● TASK TO COMPLETE
Which lines of the data hold the word "with"? Copy all of them.

..........

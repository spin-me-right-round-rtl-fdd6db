// tb_aes_bs_state: drives the state array directly. For random blocks it
// loads the block through the chain, applies ShiftRows (row r shifts 8r
// times), MixColumns (32 cycles) or a SubBytes pass (the chain takes a stream
// from the S-box input while the old state leaves on head0), reads the block
// back through the chain and compares with the reference model.
module tb_aes_bs_state;
  import aes_ref_pkg::*;
  import aes_rs_pkg::*;

  logic       clk = 1'b0, mc_first = 1'b0, din = 1'b0, sbox_out = 1'b0, head0;
  logic [3:0] en = '0;
  logic [2:0] bit_idx = '0;
  st_sel_e    sel = ST_ROT;
  int         checks = 0, failures = 0;

  always #5 clk = ~clk;

  aes_bs_state dut (.*);

  initial begin
    repeat (100000) @(posedge clk);
    $display("watchdog expired");
    failures++;
    $display("TB_RESULT checks=%0d failures=%0d", checks, failures);
    $finish;
  end

  // shift a block in while the old one leaves; returns the old one
  task automatic stream(input blk_t b, input st_sel_e s, output blk_t old);
    old = '0;
    for (int n = 0; n < 128; n++) begin
      @(negedge clk);
      en  = 4'b1111;
      sel = s;
      // in ST_CHAIN_SBOX the external bit is the complement, so a wrong
      // input selection shows up in the next block read out
      din      = stream_bit(b, n) ^ (s == ST_CHAIN_SBOX);
      sbox_out = stream_bit(b, n);
      #1;
      old[127 - 8*(((n/8)%4)*4 + (n/8)/4) - (n%8)] = head0;
    end
    @(negedge clk);
    en = '0;
  endtask

  task automatic check(input string what, input blk_t got, input blk_t exp);
    checks++;
    if (got !== exp) begin
      failures++;
      $display("%s: got %032h expected %032h", what, got, exp);
    end
  endtask

  initial begin
    blk_t a, b, got;
    for (int i = 0; i < 20; i++) begin
      a = rand_blk();
      stream(a, ST_CHAIN_IN, got);
      // load / read back
      b = rand_blk();
      stream(b, ST_CHAIN_IN, got);
      check("load", got, a);
      // ShiftRows
      for (int c = 0; c < 24; c++) begin
        @(negedge clk);
        sel = ST_ROT;
        for (int r = 0; r < 4; r++) en[r] = (c < 8*r);
      end
      @(negedge clk);
      en = '0;
      a = rand_blk();
      stream(a, ST_CHAIN_IN, got);
      check("shiftrows", got, shift_rows(b));
      // MixColumns
      for (int c = 0; c < 32; c++) begin
        @(negedge clk);
        sel      = ST_MC;
        en       = 4'b1111;
        mc_first = (c % 8 == 0);
        bit_idx  = 3'(7 - c % 8);
      end
      @(negedge clk);
      en = '0;
      b = rand_blk();
      stream(b, ST_CHAIN_SBOX, got);
      check("mixcolumns", got, mix_columns(a));
      // the S-box path
      stream(rand_blk(), ST_CHAIN_IN, got);
      check("sbox path", got, b);
    end
    $display("TB_RESULT checks=%0d failures=%0d", checks, failures);
    $finish;
  end
endmodule
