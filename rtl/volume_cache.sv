// volume_cache: the prefetching volume memory cache of one processor.
//
// It takes one ray per cycle from the active queue and returns, one cycle
// later when all voxels hit, the eight voxels of the trilinear neighbourhood
// of the ray's sample position together with the ray and the 8-bit fractional
// position. Blocks whose voxels are missing cost a stall.
//
//  address decoder  splits the 8.8 position into block number, local voxel
//                   coordinate (0..BLK_N-1) and fraction; the eight corners
//                   have local coordinates 0..BLK_N, so a block plus one extra
//                   slice per axis ((BLK_N+1)^3 voxels) is cacheable.
//  interleaving     corner coordinate (cx,cy,cz) lives in bank
//                   {cz[0],cy[0],cx[0]} at index (cz>>1, cy>>1, cx>>1), so the
//                   eight corners of any neighbourhood fall in eight different
//                   banks and are read in the same cycle. Each bank holds
//                   (BLK_N/2+1)^3 voxels.
//  cache tags       one per entry: valid bit and the global block number that
//                   filled it. Direct mapped; a tag of another block is a miss,
//                   so blocks are refilled lazily.
//  miss scheduler   issues the missing voxels one by one to the memory port
//                   (reads come back in order) and gives pending memory
//                   writes priority. Returning voxels are written to their
//                   bank and, through the bypass registers, straight to the
//                   output; a counter holds the ray until every missing voxel
//                   has arrived.
//  irradiance RMW   a ray flagged as irradiance carrier (T_CARRIER) is not
//                   passed on: its energy (red field) is weighted by the
//                   trilinear weights, added with saturation to the 11-bit
//                   irradiance of the eight voxels in the cache, and the eight
//                   updated voxels are written through to memory.
// The memory port carries one voxel per cycle in this design. Reset clears
// all tags. Filling block by block as a miss occurs, rather than ahead of
// the ray, is this design's simplification of the prefetch. A voxel on a
// block face may sit in two entries (as the extra slice of one block and the
// first slice of the next); a carrier updates only the entry it read.
module volume_cache
  import gicube_pkg::*;
#(
  parameter int unsigned VOL_N = VOL_N_DEF,
  parameter int unsigned BLK_N = BLK_N_DEF,
  localparam int unsigned HB    = BLK_N / 2 + 1,
  localparam int unsigned DEPTH = HB * HB * HB,
  localparam int unsigned IW    = $clog2(DEPTH),
  localparam int unsigned BPA   = VOL_N / BLK_N,
  localparam int unsigned BIW   = 3 * $clog2(BPA)
) (
  input  logic       clk,
  input  logic       rst_n,
  input  logic       req_valid,
  input  ray_t       req_ray,
  output logic       req_ready,
  output logic       rsp_valid,
  output ray_t       rsp_ray,
  output voxel_t     rsp_vox [8],
  output logic [7:0] rsp_frac [3],
  // memory port
  output mem_req_t   mem_req,
  input  logic       mem_ready,
  input  mem_rsp_t   mem_rsp,
  // events
  output logic       ev_miss,        // a ray started a miss stall
  output logic       ev_bypass,      // a ray used bypassed voxels
  output logic       ev_carrier      // an irradiance carrier was absorbed
);
  localparam int unsigned BS = $clog2(BLK_N);
  localparam int unsigned WQ = 16;

  typedef enum logic [1:0] {S_IDLE, S_MISS, S_FIN} state_e;
  state_e state;

  voxel_t        bank [8][DEPTH];
  logic          tv   [8][DEPTH];
  logic [BIW-1:0] tb  [8][DEPTH];

  // ---------------- address decoder ----------------
  logic [2:0]     d_bank [8];
  logic [IW-1:0]  d_idx  [8];
  logic [23:0]    d_addr [8];
  logic [BIW-1:0] d_blk;
  logic [7:0]     d_frac [3];
  logic [7:0]     hit;

  always_comb begin
    logic [7:0] pi [3];
    logic [7:0] l  [3];
    logic [8:0] c  [3];
    logic [8:0] g  [3];
    pi[0] = req_ray.pos_x[15:8]; pi[1] = req_ray.pos_y[15:8]; pi[2] = req_ray.pos_z[15:8];
    d_frac[0] = req_ray.pos_x[7:0]; d_frac[1] = req_ray.pos_y[7:0]; d_frac[2] = req_ray.pos_z[7:0];
    d_blk = '0;
    for (int a = 0; a < 3; a++) begin
      l[a]  = pi[a] & 8'(BLK_N - 1);
      d_blk = d_blk | (BIW'(pi[a] >> BS) << (a * $clog2(BPA)));
    end
    for (int i = 0; i < 8; i++) begin
      for (int a = 0; a < 3; a++) begin
        c[a] = 9'(l[a]) + 9'((i >> a) & 1);
        g[a] = 9'(pi[a]) + 9'((i >> a) & 1);
        if (32'(g[a]) > VOL_N - 1) g[a] = 9'(VOL_N - 1);
      end
      d_bank[i] = {c[2][0], c[1][0], c[0][0]};
      d_idx[i]  = IW'((32'(c[2] >> 1) * HB + 32'(c[1] >> 1)) * HB + 32'(c[0] >> 1));
      d_addr[i] = {g[2][7:0], g[1][7:0], g[0][7:0]};
      hit[i]    = tv[d_bank[i]][d_idx[i]] && (tb[d_bank[i]][d_idx[i]] == d_blk);
    end
  end

  // ---------------- latched request ----------------
  ray_t           l_ray;
  logic [2:0]     l_bank [8];
  logic [IW-1:0]  l_idx  [8];
  logic [23:0]    l_addr [8];
  logic [BIW-1:0] l_blk;
  logic [7:0]     l_frac [3];
  logic [7:0]     miss_orig, to_issue, to_recv;
  voxel_t         byp [8];

  // ---------------- memory write queue ----------------
  logic [23:0]  wq_addr [WQ];
  voxel_t       wq_data [WQ];
  logic [3:0]   wq_head, wq_tail;
  logic [4:0]   wq_cnt;

  // ---------------- memory request mux ----------------
  logic [2:0] iss_c, rcv_c;
  logic       iss_v;
  always_comb begin
    iss_v = 1'b0; iss_c = '0; rcv_c = '0;
    for (int i = 7; i >= 0; i--) begin
      if (to_issue[i]) begin iss_v = 1'b1; iss_c = 3'(i); end
      if (to_recv[i])  rcv_c = 3'(i);
    end
    mem_req = '0;
    if (wq_cnt != 0) begin
      mem_req.valid = 1'b1;
      mem_req.we    = 1'b1;
      mem_req.addr  = wq_addr[wq_head];
      mem_req.wdata = wq_data[wq_head];
    end else if (state == S_MISS && iss_v) begin
      mem_req.valid = 1'b1;
      mem_req.addr  = l_addr[iss_c];
    end
  end

  assign req_ready = (state == S_IDLE) && (wq_cnt <= 5'(WQ - 8));

  logic accept;
  assign accept = req_valid && req_ready;

  // Trilinear weight of corner i (2^24 = 1.0)
  function automatic logic [26:0] weight(input logic [7:0] f [3], input int i);
    logic [8:0] w [3];
    for (int a = 0; a < 3; a++) w[a] = (((i >> a) & 1) != 0) ? 9'(f[a]) : 9'd256 - 9'(f[a]);
    return 27'(w[0]) * 27'(w[1]) * 27'(w[2]);
  endfunction

  // Carrier update of voxel v of corner i
  function automatic voxel_t splat(input voxel_t v, input logic [11:0] e,
                                   input logic [7:0] f [3], input int i);
    logic [38:0] add;
    logic [39:0] sum;
    voxel_t r;
    add = (39'(e) * 39'(weight(f, i))) >> 24;
    sum = 40'(v.irradiance) + 40'(add);
    r = v;
    r.irradiance = (sum > 40'd2047) ? 11'd2047 : sum[10:0];
    return r;
  endfunction

  // final step of a request whose voxels are all present
  logic          fin_go;
  ray_t          f_ray;
  logic [2:0]    f_bank [8];
  logic [IW-1:0] f_idx  [8];
  logic [23:0]   f_addr [8];
  logic [7:0]    f_frac [3];
  logic [7:0]    f_byp;
  always_comb begin
    if (state == S_FIN) begin
      fin_go = 1'b1;
      f_ray = l_ray; f_bank = l_bank; f_idx = l_idx; f_addr = l_addr; f_frac = l_frac;
      f_byp = miss_orig;
    end else begin
      fin_go = accept && (hit == 8'hFF);
      f_ray = req_ray; f_bank = d_bank; f_idx = d_idx; f_addr = d_addr; f_frac = d_frac;
      f_byp = '0;
    end
  end

  always_ff @(posedge clk) begin
    // fills from memory
    if (state == S_MISS && mem_rsp.valid) begin
      bank[l_bank[rcv_c]][l_idx[rcv_c]] <= mem_rsp.rdata;
      byp[rcv_c] <= mem_rsp.rdata;
    end
    // carrier read-modify-write
    if (fin_go && f_ray.rtype[T_CARRIER]) begin
      for (int i = 0; i < 8; i++) begin
        voxel_t cur;
        cur = f_byp[i] ? byp[i] : bank[f_bank[i]][f_idx[i]];
        bank[f_bank[i]][f_idx[i]] <= splat(cur, f_ray.red, f_frac, i);
        wq_addr[4'(wq_tail + 4'(i))] <= f_addr[i];
        wq_data[4'(wq_tail + 4'(i))] <= splat(cur, f_ray.red, f_frac, i);
      end
    end
    // output register
    if (fin_go) begin
      rsp_ray <= f_ray;
      for (int i = 0; i < 8; i++) rsp_vox[i] <= f_byp[i] ? byp[i] : bank[f_bank[i]][f_idx[i]];
      rsp_frac <= f_frac;
    end
    if (accept) begin
      l_ray <= req_ray; l_bank <= d_bank; l_idx <= d_idx; l_addr <= d_addr;
      l_blk <= d_blk; l_frac <= d_frac;
    end
  end

  always_ff @(posedge clk or negedge rst_n) begin
    if (!rst_n) begin
      state <= S_IDLE;
      for (int b = 0; b < 8; b++)
        for (int e = 0; e < DEPTH; e++) begin
          tv[b][e] <= 1'b0;
          tb[b][e] <= '0;
        end
      miss_orig <= '0; to_issue <= '0; to_recv <= '0;
      wq_head <= '0; wq_tail <= '0; wq_cnt <= '0;
      rsp_valid <= 1'b0;
      ev_miss <= 1'b0; ev_bypass <= 1'b0; ev_carrier <= 1'b0;
    end else begin
      logic [4:0] wq_n;
      logic       wq_pop;
      wq_pop = (wq_cnt != 0) && mem_ready;
      wq_n   = wq_cnt - 5'(wq_pop);
      rsp_valid  <= fin_go && !f_ray.rtype[T_CARRIER];
      ev_bypass  <= fin_go && !f_ray.rtype[T_CARRIER] && (f_byp != 0);
      ev_carrier <= fin_go && f_ray.rtype[T_CARRIER];
      ev_miss    <= accept && (hit != 8'hFF);
      if (fin_go && f_ray.rtype[T_CARRIER]) begin
        wq_tail <= wq_tail + 4'd8;
        wq_n    = wq_n + 5'd8;
      end
      wq_head <= wq_head + 4'(wq_pop);
      wq_cnt  <= wq_n;
      unique case (state)
        S_IDLE: if (accept && hit != 8'hFF) begin
          state     <= S_MISS;
          miss_orig <= ~hit;
          to_issue  <= ~hit;
          to_recv   <= ~hit;
        end
        S_MISS: begin
          if (wq_cnt == 0 && iss_v && mem_ready) to_issue[iss_c] <= 1'b0;
          if (mem_rsp.valid) begin
            to_recv[rcv_c] <= 1'b0;
            tv[l_bank[rcv_c]][l_idx[rcv_c]] <= 1'b1;
            tb[l_bank[rcv_c]][l_idx[rcv_c]] <= l_blk;
            if (to_recv == (8'd1 << rcv_c)) state <= S_FIN;
          end
        end
        default: state <= S_IDLE;   // S_FIN
      endcase
    end
  end

  a_rsp_expected: assert property (@(posedge clk) disable iff (!rst_n)
                                   mem_rsp.valid |-> (state == S_MISS && to_recv != 0))
    else $error("unexpected memory response");
endmodule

..........

● TASK ANSWER
// back through the chain and compares with the reference model.
// of the ray's sample position together with the ray and the 8-bit fractional
//                   trilinear weights, added with saturation to the 11-bit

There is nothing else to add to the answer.